The great glyph on the floor ignited with a sickly, purple light. The shard of shadow in the center began to pulse violently, and from it, a thick, black, oily substance—the Malignance, the pure, liquid essence of Ganondorf's sealed hatred—began to seep and flow outwards, pooling within the channels of the glyph.
"You have sworn your lives to a fading light," Asmodeus addressed the captive knights, his voice a silken, venomous whisper. "You have placed your faith in a fragile kingdom and a silent goddess. Your hope is a disease. Allow me to offer you the cure."
The Malignance surged. It flowed from the glyph and up the pillars, coiling around the knights' armored legs like living serpents of shadow. They roared in defiance, straining against their chains, their prayers and curses echoing uselessly. The shadow did not attack their bodies. It sank into them.
It was a violation of the soul. The knights convulsed, their screams of defiance turning into shrieks of unimaginable agony. The shadow was not just possessing them; it was devouring them from the inside out. It consumed their memories of sunlight, of camaraderie, of love. It feasted on their loyalty, their honor, their hope. And in the void it left behind, it planted a single, perfect seed: a cold, disciplined, and absolute devotion to the Great King of Evil.
The transformation was horrific. Their gleaming steel armor, bearing the proud crest of Hyrule, began to corrode and darken, twisting into jagged, menacing shapes as if it too were in agony. The Royal Crest, the symbol of the Triforce, bled away, replaced by the blazing, single eye of Ganondorf's sigil. A cold, red light ignited within their helmets, the defiant fire in their eyes extinguished and replaced by the empty, malevolent glow of the corrupted.

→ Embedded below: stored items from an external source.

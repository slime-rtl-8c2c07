// tremolo_pedal: amplitude modulation of one audio channel by a triangle wave.
//
// The triangle (tri_wave) advances once per valid_in and turns around every
// HALF_BASE + mag_in * HALF_STEP clock cycles, so the encoder sets the
// tremolo rate. Each valid sample is multiplied by the wave value and shifted
// right by WAVE_SHIFT: y = (x * wave) >>> 13, saturated to 24 bits. With one
// packet per 512 clocks the wave peaks at 2048..6128 steps, i.e. a peak gain of
// 0.25..0.75. The output is registered one clock after valid_in.
//
// The modulation scheme and the half-period constants 1048576 and 8192 follow
// the document (the constants from its published source); the gain shift of
// 13 is this design's choice, made so the peak gain stays below one.
module tremolo_pedal
  import slime_pkg::*;
#(
  parameter int HALF_BASE  = 1048576,
  parameter int HALF_STEP  = 8192,
  parameter int WAVE_SHIFT = 13
) (
  input  logic    clk,
  input  logic    rst,
  input  logic    valid_in,
  input  mag_t    mag_in,
  input  sample_t sample_in,
  output sample_t sample_out,
  output logic    valid_out
);
  localparam int HP_W = 22, WAVE_W = 16;

  logic [HP_W-1:0]   half_period;
  logic [WAVE_W-1:0] wave;
  logic signed [SAMPLE_W+WAVE_W:0] prod;

  assign half_period = HP_W'(HALF_BASE + int'(mag_in) * HALF_STEP);

  tri_wave #(.HP_W(HP_W), .WAVE_W(WAVE_W)) u_wave (
    .clk, .rst, .step(valid_in), .half_period, .wave);

  assign prod = sample_in * $signed({1'b0, wave});

  always_ff @(posedge clk) begin
    if (rst) begin
      sample_out <= '0;
      valid_out  <= 1'b0;
    end else begin
      valid_out <= valid_in;
      if (valid_in) sample_out <= sat_sample(64'(prod >>> WAVE_SHIFT));
    end
  end
endmodule
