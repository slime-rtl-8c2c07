// Testbench for tremolo_pedal: sends a packet every PKT clocks with a reduced
// half period, keeps its own model of the triangle (direction flipping every
// half period of clock cycles, one step per packet) and checks every output
// sample against (x * wave) >>> 13. It also checks that the wave actually
// rises and falls (peak and trough reached) and that the period follows the
// magnitude.
module tb_tremolo_pedal;
  import slime_pkg::*;
  localparam int BASE = 400, STEP = 4, PKT = 8;
  logic clk = 0, rst = 1, valid_in = 0, valid_out;
  mag_t mag = 0;
  sample_t x = 0, y;
  int checks = 0, failures = 0;

  tremolo_pedal #(.HALF_BASE(BASE), .HALF_STEP(STEP)) dut (
    .clk, .rst, .valid_in, .mag_in(mag), .sample_in(x), .sample_out(y), .valid_out);

  always #5 clk = ~clk;
  initial begin
    repeat (400000) @(posedge clk);
    failures++;
    $display("watchdog expired");
    $display("TB_RESULT checks=%0d failures=%0d", checks, failures);
    $finish;
  end

  // Model of the triangle, updated at every clock edge like the hardware.
  int cyc = 0, wave = 0, peak = 0, turns = 0;
  bit fall = 0;
  int hp;
  always @(posedge clk) begin
    if (rst) begin
      cyc = 0; wave = 0; fall = 0;
    end else begin
      hp = BASE + int'(mag) * STEP;
      if (valid_in) begin
        if (!fall && wave != 65535) wave++;
        else if (fall && wave != 0) wave--;
      end
      if (cyc >= hp - 1) begin cyc = 0; fall = !fall; turns++; end
      else cyc++;
      if (wave > peak) peak = wave;
    end
  end

  initial begin
    int w, e;
    longint p;
    repeat (3) @(posedge clk);
    rst <= 0;
    for (int k = 0; k < 6000; k++) begin
      if (k == 3000) mag <= 8'd100;
      x <= sample_t'($urandom);
      valid_in <= 1;
      #1;
      w = wave;            // model value before the packet's edge
      @(posedge clk);      // the DUT samples valid_in here
      valid_in <= 0;
      p = longint'(x) * longint'(w);
      p = p >>> 13;
      if (p > 8388607) p = 8388607;
      if (p < -8388608) p = -8388608;
      e = int'(p);
      #1;
      checks++;
      if (!valid_out || int'(y) != e) begin
        failures++;
        if (failures < 10) $display("FAIL k=%0d x=%0d wave=%0d y=%0d exp=%0d", k, x, w, y, e);
      end
      @(posedge clk);
      repeat (PKT - 2) @(posedge clk);
    end
    // Packets per half period at mag 0: BASE/PKT = 50; at mag 100: 100.
    checks++;
    if (peak < 90 || peak > 101) begin failures++; $display("FAIL peak %0d", peak); end
    checks++;
    if (turns < 80) begin failures++; $display("FAIL turns %0d", turns); end
    $display("TB_RESULT checks=%0d failures=%0d", checks, failures);
    $finish;
  end
endmodule
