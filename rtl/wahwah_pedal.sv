// wahwah_pedal: a bank of NUM_FILTERS FIR peak filters with centre frequencies
// spread over the middle of the guitar range; the effect magnitude picks one,
// so sweeping the encoder back and forth sweeps the resonance ("wah").
//
// Filter k (k = 0..7) peaks at f_k = F_LO * (F_HI/F_LO)^(k/7), i.e. 400 Hz to
// 2200 Hz in equal ratios, with a pass band of BW_HZ and a peak gain of
// PEAK_GAIN (x8, about +18 dB) over a unity response elsewhere; taps come from
// slime_pkg::peak_taps at elaboration. All filters run on every sample; the
// top three bits of mag_in, latched with valid_in, select the output, i.e. 32
// encoder steps per filter. Latency: 127 clocks.
//
// The filter bank, the 8 filters and the 32-step selection follow the
// document (its published source); the taps are not published, so the centre
// frequencies, width and gain are this design's choices, the gain and width
// read from the document's example response (peak near 0.065*pi rad/sample,
// about +18 dB).
module wahwah_pedal
  import slime_pkg::*;
#(
  parameter int  NUM_FILTERS = 8,
  parameter real F_LO        = 400.0,
  parameter real F_HI        = 2200.0,
  parameter real BW_HZ       = 800.0,
  parameter real PEAK_GAIN   = 8.0
) (
  input  logic    clk,
  input  logic    rst,
  input  logic    valid_in,
  input  mag_t    mag_in,
  input  stereo_t audio_in,
  output stereo_t audio_out,
  output logic    valid_out
);
  localparam int SW = $clog2(NUM_FILTERS);

  stereo_t          f_out [NUM_FILTERS];
  logic [NUM_FILTERS-1:0] f_valid;
  logic [SW-1:0]    sel;

  for (genvar k = 0; k < NUM_FILTERS; k++) begin : g_peak
    localparam real F0 = F_LO * ((F_HI / F_LO) ** (real'(k) / real'(NUM_FILTERS - 1)));
    fir_filter #(.COEFS(peak_taps(F0, BW_HZ, PEAK_GAIN))) u_fir (
      .clk, .rst, .valid_in, .audio_in, .audio_out(f_out[k]), .valid_out(f_valid[k]));
  end

  always_ff @(posedge clk) begin
    if (rst)           sel <= '0;
    else if (valid_in) sel <= mag_in[MAG_W-1 -: SW];
  end

  assign audio_out = f_out[sel];
  assign valid_out = f_valid[sel];
endmodule
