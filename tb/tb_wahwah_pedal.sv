// Testbench for wahwah_pedal. Random stereo input with the magnitude changed
// every 40 samples: each output must equal the convolution of the bench's
// input history with the taps of the filter the magnitude selects (top three
// bits). Then a sine at the centre of filter 3 is played through filter 3 and
// through filter 7: the first must come out amplified (peak gain about 8), the
// second close to unity. Latency is checked to be 127 clocks.
module tb_wahwah_pedal;
  import slime_pkg::*;
  logic clk = 0, rst = 1, valid_in = 0, valid_out;
  stereo_t din = '0, dout;
  mag_t mag = 0;
  int checks = 0, failures = 0;
  sample_t hl [$], hr [$];

  wahwah_pedal dut (.clk, .rst, .valid_in, .mag_in(mag), .audio_in(din), .audio_out(dout), .valid_out);

  always #5 clk = ~clk;
  initial begin
    repeat (2000000) @(posedge clk);
    failures++;
    $display("watchdog expired");
    $display("TB_RESULT checks=%0d failures=%0d", checks, failures);
    $finish;
  end

  function automatic real fc(input int k);
    return 400.0 * ((2200.0 / 400.0) ** (real'(k) / 7.0));
  endfunction

  function automatic sample_t conv(ref sample_t h [$], input int k);
    coef_tab_t c;
    longint acc = 0;
    int n = h.size() - 1;
    c = peak_taps(fc(k), 800.0, 8.0);
    for (int i = 0; i < FIR_TAPS; i++)
      if (n - i >= 0) acc += longint'(c[i]) * longint'(h[n-i]);
    acc = acc >>> COEF_FRAC;
    if (acc > 8388607) acc = 8388607;
    if (acc < -8388608) acc = -8388608;
    return sample_t'(acc);
  endfunction

  task automatic send(input sample_t l, input sample_t r, input bit compare);
    int lat;
    din.l = l; din.r = r;
    hl.push_back(l); hr.push_back(r);
    @(posedge clk); valid_in <= 1;
    @(posedge clk); valid_in <= 0;
    lat = 0;
    while (!valid_out) begin @(posedge clk); lat++; end
    if (compare) begin
      checks += 2;
      if (dout.l !== conv(hl, mag[7:5]) || dout.r !== conv(hr, mag[7:5])) begin
        failures++;
        if (failures < 10) $display("FAIL n=%0d mag=%0d got %0d exp %0d", hl.size(), mag, dout.l, conv(hl, mag[7:5]));
      end
      // 127-clock latency; the bench sees the registered pulse one edge late.
      if (lat != FIR_TAPS + 1) begin failures++; $display("FAIL latency %0d", lat); end
    end
  endtask

  int peak;
  task automatic tone(input int k_sel, input int k_tone);
    real ph;
    mag = mag_t'(k_sel * 32 + 5);
    peak = 0;
    for (int n = 0; n < 400; n++) begin
      ph = 2.0 * 3.14159265358979 * fc(k_tone) * n / 44100.0;
      send(sample_t'($rtoi(100000.0 * $sin(ph))), 24'sd0, 1'b0);
      if (n > 250 && int'(dout.l) > peak) peak = int'(dout.l);
    end
  endtask

  initial begin
    repeat (3) @(posedge clk);
    rst <= 0;
    for (int k = 0; k < 320; k++) begin
      if (k % 40 == 0) mag = mag_t'($urandom);
      send(sample_t'($urandom_range(0, 400000) - 200000), sample_t'($urandom), 1'b1);
    end
    tone(3, 3);
    checks++;
    if (peak < 500000 || peak > 900000) begin failures++; $display("FAIL peak gain at own centre: %0d", peak); end
    tone(7, 3);
    checks++;
    if (peak > 250000) begin failures++; $display("FAIL gain off centre: %0d", peak); end
    $display("TB_RESULT checks=%0d failures=%0d", checks, failures);
    $finish;
  end
endmodule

One by one, their screams ceased. They fell silent, their bodies hanging limp in their chains for a long, terrible moment. Then, as one, they raised their heads. They were no longer Hylian knights. They were something new. Something terrible.
Asmodeus made a sharp gesture, and their chains dissolved into black smoke. They stepped down from the pillars, their movements no longer human. They moved with a perfect, synchronized, and silent discipline, the fluid grace of a warrior fused with the cold emptiness of the grave. They were the ultimate perversion of a knight: all of the skill, none of the honor.
The demon lord looked upon his creation with an artist's profound satisfaction. He had his elite legion. The Gloom Knights.
He strode to the largest and strongest of them, the one who had been their captain. "You have no name but your duty," Asmodeus purred. "You have no desire but the Master's will. You have no purpose but to create sorrow."
The Gloom Knight captain knelt, its red eyes fixed on Asmodeus, but its loyalty directed far beyond him. "We live to serve the Great King," its voice rasped, a sound of rust and ruin.
The Herald of the Seal gave a slow, silent nod of approval before fading back into the shadows. The Master was pleased.
Asmodeus smiled, a slow, cruel curving of his lips. His boredom was a distant memory, replaced by the thrilling anticipation of the masterpiece to come. He raised a hand, and the very air in the Chamber of Unmaking tore open, revealing a swirling, shadowy portal. On the other side, a dark, moonlit forest of the mortal realm could be seen—the remote hills just a day's march from the Ordona Province.
"Go," Asmodeus commanded, his voice a final, damning judgment on the unsuspecting village. "Begin the unmaking. Leave no stone upon a stone. Leave no soul untouched by the Master's gift of despair."
Without a sound, the Gloom Knight captain rose, drew its now-blackened sword, and marched into the portal. In perfect, silent formation, the rest of the legion followed, their red eyes glowing as they passed from the twilight of the Umbral Court into the world of the living.